Relf and Bronstein decided to write a proposal for the Office of Sustainability during summer 2013, and after semesters of meetings with high-level administrators and revised proposals, a posting for a manager of the Office of Sustainability went up on UD Jobs late last month.

The manager is to lead campus-wide sustainability education and implementation, including through student organizations, academic departments and community organizations, according to the job description.

During the proposal process, Bronstein and Relf reached out to Ph.D. student Cesar Caro because of his involvement with Graduate Student Government.

It was these students who presented their case for an office to Alan Brangman, who was a university architect at that point in 2013, and is now vice president for facilities, real estate and auxiliary services.

Once in the vice president position, a white paper drafted by the students made its way to Brangman’s hands. The initial white paper was “quite aggressive,” he said, because it involved multiple hires.

At the time, Brangman said the university had already made a number of commitments, so the proposal did not immediately move forward.

Eventually though, Brangman took the white paper and examined its recommendations, then compared it to six or seven universities similar in size to Delaware to see what they were doing on the sustainability front.

“I came back, literally sat down one evening, and started drafting up the position descriptions from the six offices at other universities and the white paper,” Brangman said.

He had it vetted by his direct reports, shared it with Executive Vice President Scott Douglas and from there the position was in existence.

“The impetus really came from that white paper and my meeting with those three students, which was a little over a year ago,” Brangman said.

Locally, Pennsylvania State University, University of Maryland, Towson University and Rutgers University have offices of sustainability.

The role falls under paygrade 32E, with minimum pay of $57,936, maximum $110,058 and midpoint $85,048.

There are a number of positions that have gone vacant in facilities for next year, and the funds saved for those vacancies will be used to fund this position, Brangman said.
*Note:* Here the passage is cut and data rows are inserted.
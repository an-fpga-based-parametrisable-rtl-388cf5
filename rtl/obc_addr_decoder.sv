// obc_addr_decoder - the XOR address decoding of the offset-binary-coded (OBC)
// distributed-arithmetic engine.
//
// The OBC ROM table is antisymmetric: the word for bit slice x equals minus
// the word for the inverted slice.  Only the half with the bit of input 0
// equal to 0 is stored, so the address is formed from the other N-1 bits each
// XORed with the bit of input 0 (input 1 at the address MSB, input N-1 at the
// LSB), and the ROM output must be negated when the bit of input 0 is 1.  On
// the sign-bit cycle (S1 = 1) the OBC digit of every input changes sign, so the
// negation is flipped once more: neg = x_0 XOR S1.  Combinational.
module obc_addr_decoder #(
  parameter int N = 4
) (
  input  logic [N-1:0] xbits,  // bit m of X_0 .. X_{N-1}
  input  logic         s1,     // 1 on the sign-bit cycle
  output logic [N-2:0] addr,
  output logic         neg
);
  always_comb begin
    for (int k = 1; k < N; k++) addr[N-1-k] = xbits[k] ^ xbits[0];
    neg = xbits[0] ^ s1;
  end
endmodule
These posts were already vacant at the time that this position was created; no jobs were eliminated in order to make way for the position.

Savings from energy initiatives were a key aspect of the students’ proposal to fund the position, and Brangman said it is possible to see direct savings from the manager’s work. He mentioned the savings created from switching the light bulbs used at the university as a case-in-point, and said the trick is to ensure the university is capturing the saved dollars.

The posting is “very much in line” with the original proposal for an office, Caro said.

“The creation of this position is a strong indicator of institutional commitment to real and lasting impact through facilities’ best practices, educational reform and engagement of on and off campus communities,” Caro stated in an email message.

Caro said he had “no idea” the job would be posted when it was, and said he was very pleased to see real progress toward coordinated sustainability efforts at the university.

“It’s only one step on the long road ahead, but it’s a momentous and significant one,” he said.

The creation of the manager of an Office of Sustainability comes at a time when the university’s planning includes an emphasis on sustainability.

“The president had already signed up for the president’s council on sustainability; it was already one of the priorities in terms of the types of things he wanted on campus,” Brangman said. “It is also bubbling up through the strategic plan process that we’re going through now.”

Brangman said there are thus far “a lot” of applicants. A selection committee is slated to convene in April and members hope to have the spot filled by July 1, Brangman said.